Goal of the exercise:
Go through the listing below and say how many lines include "repeat". Give the number by itself.

Data for analysis:
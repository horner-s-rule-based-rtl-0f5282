// tb_bm_const_psi_mul: self-checking test of the radix-2 multiplier-adder
// with a constant psi table.  Two instances, one modulus below and one above
// 2^(N-1)+2^(N-2); random and extreme operands are compared with
// (a*b+c) mod f on 64-bit integers, and the latency must be N cycles.
module tb_bm_const_psi_mul;
  localparam int N = 32;
  localparam logic [N-1:0] F0 = 32'hC0000001, F1 = 32'h80000011;

  logic clk = 0, rst_n = 0, start = 0;
  logic [N-1:0] a, b, c, res0, res1;
  logic busy0, done0, busy1, done1;
  int checks = 0, failures = 0;

  bm_const_psi_mul #(.N(N), .F(F0)) dut0 (
    .clk, .rst_n, .start, .a, .b, .c, .result(res0), .busy(busy0), .done(done0));
  bm_const_psi_mul #(.N(N), .F(F1)) dut1 (
    .clk, .rst_n, .start, .a, .b, .c, .result(res1), .busy(busy1), .done(done1));

  always #5 clk = ~clk;

  initial begin
    repeat (200000) @(posedge clk);
    failures++;
    $display("watchdog expired");
    $display("TB_RESULT checks=%0d failures=%0d", checks, failures);
    $finish;
  end

  task automatic check(input string name, input logic [N-1:0] got, input logic [N-1:0] ff,
                       input logic [N-1:0] aa, bb, cc);
    longint unsigned e;
    e = ((64'(aa) * 64'(bb)) + 64'(cc)) % 64'(ff);
    checks++;
    if (64'(got) != e) begin
      failures++;
      $display("FAIL %s f=%h a=%h b=%h c=%h got %h expect %h", name, ff, aa, bb, cc, got, e);
    end
  endtask

  task automatic run(input logic [N-1:0] aa, bb, cc);
    int cycles;
    logic [N-1:0] b0;
    b0 = bb % F1;                     // below both moduli
    a = aa; b = b0; c = cc;
    @(negedge clk) start = 1;
    @(negedge clk) start = 0;
    cycles = 0;
    while (!done0) begin @(negedge clk); cycles++; end
    checks++;
    if (cycles != N || !done1) begin
      failures++;
      $display("FAIL latency %0d expected %0d", cycles, N);
    end
    check("dut0", res0, F0, aa, b0, cc);
    check("dut1", res1, F1, aa, b0, cc);
  endtask

  initial begin
    repeat (3) @(negedge clk);
    rst_n = 1;
    @(negedge clk);
    run({N{1'b1}}, {N{1'b1}}, {N{1'b1}});
    run('0, '0, '0);
    run(1, 1, 0);
    run({N{1'b1}}, F1 - 1, {N{1'b1}});
    for (int k = 0; k < 400; k++) run($urandom, $urandom, $urandom);
    $display("TB_RESULT checks=%0d failures=%0d", checks, failures);
    $finish;
  end
endmodule
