// bm_radix2_mul: radix-2 modular multiplication-addition (A*B + C) mod F
// with the modulus given at run time (first Beuchat-Muller scheme).
//
// Operands are plain binary numbers, so every adder is a carry-ripple adder
// that maps onto an FPGA carry chain.  Each iteration, MSB of A and C first:
//   S = 2*R                          (Modshift: a wire shift)
//   T = S + c_i + a_i*B              (N+2 bits)
//   R = phi(T div 2^N) + T mod 2^N   with phi(k) = (k * 2^N) mod F
// phi is a 4-entry table (phi(0) = 0) held in three registers.  They are
// filled on the fly by the recurrence
//   phi(k) = phi(k-1) - 2F + 2^N   if that is >= 0, else phi(k-1) - F + 2^N
// one value per clock: Register 1 keeps phi(1), Register 2 phi(2) and
// Register 3 runs on to phi(3).  Only one preprocessing cycle is spent before
// the first iteration, because the early iterations cannot yet address the
// later entries.  After N iterations R[0] is congruent to AB+C and is below
// 3F (below 2F when F >= 2^(N-1)+2^(N-2)); the final reduction implements
// both variants and picks one with bit N-2 of F.
//
// Interface: pulse `start` while idle with a, b, c and f stable for that
// cycle; `done` pulses N+1 clock edges later and `result` stays valid until
// the next start.  Requirements: 2^(N-1) < F < 2^N, B < F.
// The iteration, the table recurrence, its register/load schedule and both
// reductions follow the document.  The comparisons of the 3F-variant use
// ">=" where the figure prints ">", since R[0] = F must reduce to 0; the
// start/done handshake is this design's choice.
module bm_radix2_mul #(
  parameter int unsigned N = 32
) (
  input  logic         clk,
  input  logic         rst_n,
  input  logic         start,
  input  logic [N-1:0] f,
  input  logic [N-1:0] a,
  input  logic [N-1:0] b,
  input  logic [N-1:0] c,
  output logic [N-1:0] result,
  output logic         busy,
  output logic         done
);
  logic load, pre, step;
  logic [$clog2(N+2)-1:0] idx;

  horner_ctrl #(.ITERS(N), .PRE(1)) u_ctrl (
    .clk, .rst_n, .start, .load, .pre, .step, .idx, .busy, .done
  );

  logic [N-1:0] f_q, a_q, b_q, c_q;
  logic [N:0]   r_q;                 // R[i+1], N+1 bits

  // ---- phi table, built on the fly -------------------------------------
  logic [N-1:0] phi1_q, phi2_q, phi3_q;
  logic [1:0]   phase_q;             // cycles since start, saturating at 3
  logic         ld1, ld2, ld3;
  logic [N:0]   two_f_m;             // 2F - 2^N
  logic [N+1:0] d;                   // phi(k-1) - 2F + 2^N, signed
  logic [N-1:0] phi_next;

  assign ld1 = busy && (phase_q == 2'd0);
  assign ld2 = busy && (phase_q <= 2'd1);
  assign ld3 = busy && (phase_q <= 2'd2);

  assign two_f_m  = {f_q, 1'b0} - {1'b1, {N{1'b0}}};
  assign d        = {2'b00, phi3_q} - {1'b0, two_f_m};
  assign phi_next = d[N-1:0] + (f_q & {N{d[N+1]}});

  // ---- iteration stage ---------------------------------------------------
  logic [N+2:0] t;                   // one guard bit above the N+2 of the text
  logic [N-1:0] phi_sel;

  assign t = {1'b0, r_q, 1'b0} + (N+3)'(c_q[N-1]) + (N+3)'(a_q[N-1] ? b_q : '0);

  always_comb begin
    unique case (t[N+1:N])
      2'b00:   phi_sel = '0;
      2'b01:   phi_sel = phi1_q;
      2'b10:   phi_sel = phi2_q;
      default: phi_sel = phi3_q;
    endcase
  end

  always_ff @(posedge clk) begin
    if (!rst_n) begin
      f_q <= '0; a_q <= '0; b_q <= '0; c_q <= '0; r_q <= '0;
      phi1_q <= '0; phi2_q <= '0; phi3_q <= '0; phase_q <= '0;
    end else if (load) begin
      f_q <= f; a_q <= a; b_q <= b; c_q <= c; r_q <= '0;
      phi1_q <= '0; phi2_q <= '0; phi3_q <= '0; phase_q <= '0;   // Clr
    end else begin
      if (busy && phase_q != 2'd3) phase_q <= phase_q + 2'd1;
      if (ld1) phi1_q <= phi_next;
      if (ld2) phi2_q <= phi_next;
      if (ld3) phi3_q <= phi_next;
      if (step) begin
        r_q <= (N+1)'(phi_sel) + (N+1)'(t[N-1:0]);
        a_q <= {a_q[N-2:0], 1'b0};
        c_q <= {c_q[N-2:0], 1'b0};
      end
    end
  end

  // ---- Modred ------------------------------------------------------------
  // F >= 2^(N-1)+2^(N-2): R[0] < 2F, one addition of 2^N - F.
  logic [N:0]   sum_hi;
  logic [N-1:0] red_hi, f_neg;
  assign f_neg  = ~f_q + 1'b1;       // 2^N - F
  assign sum_hi = (N+1)'(r_q[N-1:0]) + (N+1)'(f_neg);
  assign red_hi = (sum_hi[N] | r_q[N]) ? sum_hi[N-1:0] : r_q[N-1:0];

  // F < 2^(N-1)+2^(N-2): R[0] < 3F, compare with F and 2F and subtract.
  logic [N+1:0] f1, f2, sub_lo;
  assign f1     = (N+2)'(f_q);
  assign f2     = (N+2)'({f_q, 1'b0});
  assign sub_lo = ((N+2)'(r_q) >= f2) ? f2 : (((N+2)'(r_q) >= f1) ? f1 : '0);

  logic [N+1:0] red_lo;
  assign red_lo = (N+2)'(r_q) - sub_lo;
  assign result = f_q[N-2] ? red_hi : red_lo[N-1:0];

  a_t_width: assert property (@(posedge clk) disable iff (!rst_n) step |-> !t[N+2]);
endmodule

Output of the task:
2